We have an ecommerce site deployed and I don’t want the end users seeing this page.
Is there a solution that can be used to make this happen?
Regards,
Obed

@obedmhg See:

2 Likes

Thanks @nathanmartin,
This is pretty new, we were having this issues before March, at that time there was not an option great to know that now there is a solution!

This is happening on NextJS generated functions, not sure how to change those, I am researching and I’ll add more details here once I know how to do it.
thanks for the help!
Regards,
Obed

The solution above would not solve the issue presented. The post’s title is misleading. Not sure why it talks about Serverless Functions.

Currently, there’s no easy way to customise the page, but it’s possible. It would require some usage of Edge Functions and that would cost you for Edge Functions + Functions, so not really worth it in my opinion.

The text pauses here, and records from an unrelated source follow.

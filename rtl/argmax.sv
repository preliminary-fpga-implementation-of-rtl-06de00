// argmax: index of the highest class score.
//
// Combinational linear scan over N signed scores. On a tie the lowest class
// index wins (this design's choice). `max` is the winning score.
module argmax #(
  parameter int unsigned N = 6,
  parameter int unsigned W = 32,
  localparam int unsigned IW = (N > 1) ? $clog2(N) : 1
) (
  input  logic signed [W-1:0] scores [N],
  output logic [IW-1:0]       idx,
  output logic signed [W-1:0] max
);

  always_comb begin
    idx = '0;
    max = scores[0];
    for (int i = 1; i < N; i++) begin
      if (scores[i] > max) begin
        max = scores[i];
        idx = IW'(i);
      end
    end
  end

endmodule
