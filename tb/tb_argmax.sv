// tb_argmax: random signed scores (including negative values and forced
// ties) against a reference scan; the lowest index must win a tie.
module tb_argmax;
  localparam int N = 6;
  logic signed [31:0] scores [N];
  logic [2:0] idx;
  logic signed [31:0] max;
  int checks = 0, failures = 0;
  logic clk = 0;

  argmax #(.N(N), .W(32)) dut (.*);

  always #5 clk = ~clk;
  initial begin
    repeat (100000) @(posedge clk);
    failures++;
    $display("TB_RESULT checks=%0d failures=%0d", checks, failures);
    $finish;
  end

  initial begin
    for (int t = 0; t < 2000; t++) begin
      int ri;
      logic signed [31:0] rm;
      foreach (scores[i]) scores[i] = (t % 3 == 0) ? 32'($signed($urandom_range(0, 6)) - 3) : 32'($urandom);
      #1;
      ri = 0; rm = scores[0];
      for (int i = 1; i < N; i++) if (scores[i] > rm) begin rm = scores[i]; ri = i; end
      checks++;
      if (idx != 3'(ri) || max != rm) begin
        failures++;
        if (failures < 10) $display("t%0d got idx %0d max %0d want %0d %0d", t, idx, max, ri, rm);
      end
    end
    $display("TB_RESULT checks=%0d failures=%0d", checks, failures);
    $finish;
  end
endmodule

Let me know if you’re still interested.

Hi @hrishikesh ,
I would love to explore the issue, this is for a commerce site, that requires to have a custom error page, not a generic one.
How can I get more details about the options we have?
Regards,
Obed

It goes something along the lines of having to write your own Edge Function that would look like as follows:

import type {
  Config,
  Context
} from '@netlify/edge-functions'

export default async function (req : Request, context : Context) {

  /* Continue the chain and get the response, accepting only JSON to simplify Netlify errors */
  const res = await context.next(new Request(new URL(req.url), {
    headers: new Headers({
      accept: 'application/json'
    })
  }))

  /* Ignore these status codes, send the response as-is */
  if (res.status < 500) {
    return res
  }

  /*
    This can likely be optimised to avoid loading the entire body in memory.
    We're calling `.text()` instead of `.json()` because if the response is not a Netlify error
    or if it doesn't serve a JSON, we would like to avoid the Edge Function to crash.
  */ 
  const body = await res.text()

  /* Check if response has the timeout text, send a response if yes */
  if (/Task timed out after \d{2}\.\d{2} seconds/.test(body)) {

    const timeoutErrPageRes = await context.next(
      new Request(
        new URL('/errors/timeout', req.url)
      )
    )

    /* Returning body and headers of the timeout page, but changing the status code to 504 */
    return new Response(timeoutErrPageRes.body, {
      headers: timeoutErrPageRes.headers,
      status: 504
    })

  }

  /* Fetch the generic error page */
  const errPageRes = await context.next(
    new Request(
      new URL('/errors/generic', req.url)
    )
  )

  /* Same as above, could be optimised */
  const errPageText = await errPageRes.text()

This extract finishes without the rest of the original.